According to Poker Player Newspaper, Wendeen Eolis, CEO of EOLIS Intl Group, spoke with Benham Dayanim, counsel for GBT, who confirmed the deal: “The next step is to obtain an agreement from the Full Tilt Companies. I anticipate it will happen. It allows for players to be repaid, and resolves the FTP forfeiture action by the Government.”

The deal also states that current FTP directors cannot hold shares in the company.

PokerNews spoke with Jeff Ifrah, an attorney for Full Tilt Poker, who said the following:

"All [the embargo] means is that the reporter was not supposed to release it like she did, that’s the embargo, but the agreement itself is signed. You have to understand what it is, this is an agreement between Tapie and the government that, if the government obtains the assets of FTP, Tapie will buy them, and Tapie will pay back the world players, and the government will establish a fund to payback the U.S. players.

"There is a signed agreement between the government and Tapie that dictates what the terms will be for the sale of the assets, but the government doesn’t have the assets yet, so they still need to obtain them . . . It’s not clear what has to happen for the government to obtain those assets.

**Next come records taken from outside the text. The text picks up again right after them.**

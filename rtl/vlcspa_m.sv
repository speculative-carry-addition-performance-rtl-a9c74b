// Variable-latency carry speculative adder with modified carry generators
// (VLCSPA-M), top level.
//
// An N-bit adder that usually finishes in one clock cycle and takes two when
// its carry speculation fails. The operands are held in input registers
// (data_latch). The speculative adder (cspa_m) splits the addition into
// block adders that take predicted carries instead of waiting for real
// ones, so its delay is that of one block. The error detection compares
// each block's real and predicted carry-out; any mismatch raises ER. The
// error recovery corrects the speculative sum and registers the result.
// A multiplexer selected by ER puts SUM* (ER = 0) or the recovered SUMREC
// (ER = 1) on the output.
//
// Timing: a and b are taken at a rising edge where valid = 1. In the next
// cycle, if er = 0, sum/cout hold the result and valid = 1, so the next
// operands are taken at the following edge (one cycle per addition). If
// er = 1, valid = 0 in that cycle and the operands are held; the recovered
// result is on sum/cout in the cycle after, with valid = 1 (two cycles).
// The consumer samples sum/cout in the cycles where valid = 1. After reset
// the registers hold 0 and valid = 1.
// The structure follows the variable-latency adder described for CSPA-M;
// the cout output, the block width K = 4 and PRED_BITS = K are this
// design's choices.
module vlcspa_m
  import cspa_pkg::*;
#(
  parameter int unsigned N         = DEFAULT_N,
  parameter int unsigned K         = DEFAULT_K,
  parameter int unsigned PRED_BITS = DEFAULT_K,
  localparam int unsigned M        = num_blocks(N, K)
) (
  input  logic         clk,
  input  logic         rst_n,
  input  logic [N-1:0] a,
  input  logic [N-1:0] b,
  output logic [N-1:0] sum,
  output logic         cout,
  output logic         er,
  output logic [M-2:0] err_block,
  output logic         valid
);

  logic [N-1:0] a_q, b_q;
  logic [N-1:0] sum_spec, sum_rec;
  logic [M-1:0] c_out;
  logic [M-2:0] c_pred;
  logic         cout_spec, cout_rec;

  data_latch #(.N(N)) u_latch (
    .clk(clk), .rst_n(rst_n), .a_in(a), .b_in(b), .er(er),
    .a_q(a_q), .b_q(b_q), .valid(valid)
  );

  cspa_m #(.N(N), .K(K), .PRED_BITS(PRED_BITS)) u_cspa (
    .a(a_q), .b(b_q), .sum_spec(sum_spec), .c_out(c_out), .c_pred(c_pred)
  );
  assign cout_spec = c_out[M-1];

  error_detection #(.NB(M-1)) u_det (
    .c_out(c_out[M-2:0]), .c_pred(c_pred), .err_block(err_block), .er(er)
  );

  error_recovery #(.N(N), .K(K)) u_rec (
    .clk(clk), .rst_n(rst_n), .sum_spec(sum_spec), .cout_spec(cout_spec),
    .err_block(err_block), .sum_rec(sum_rec), .cout_rec(cout_rec)
  );

  // Output multiplexer, selected by the error signal.
  always_comb begin
    if (er) begin
      sum  = sum_rec;
      cout = cout_rec;
    end else begin
      sum  = sum_spec;
      cout = cout_spec;
    end
  end

endmodule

"In a lot of ways, the agreement’s historic, so obviously there is going to remain a lot of questions [as to] how players are going to submit a request, when will they get the money back, how much money will be available, will they get money for points, will they get money for this, for that, there’s a ton of questions, and all of those questions need to be answered. For now, this is a pretty historic agreement in many ways, and it’s going to lay the groundwork for a final agreement between Tapie and the company, which will ultimately result in those assets, presumably, being voluntarily forfeited to the government.”

PokerNews contacted the DOJ and were told: “We have no comment and are not confirming or denying an agreement.”

Updated 3:45 p.m. PDT: Ray Bitar released a statement to PokerStrategy saying, “I am extremely pleased with the efforts of the Department of Justice, and the Groupe Bernard Tapie corporation, and appreciate their continued dedication in working towards a mutually beneficial agreement that will facilitate repayment of the players."

This is a breaking story and PokerNews will bring you any and all developments as they happen.

*It should be noted that according to the article on Yahoo Finance, the story was under embargo.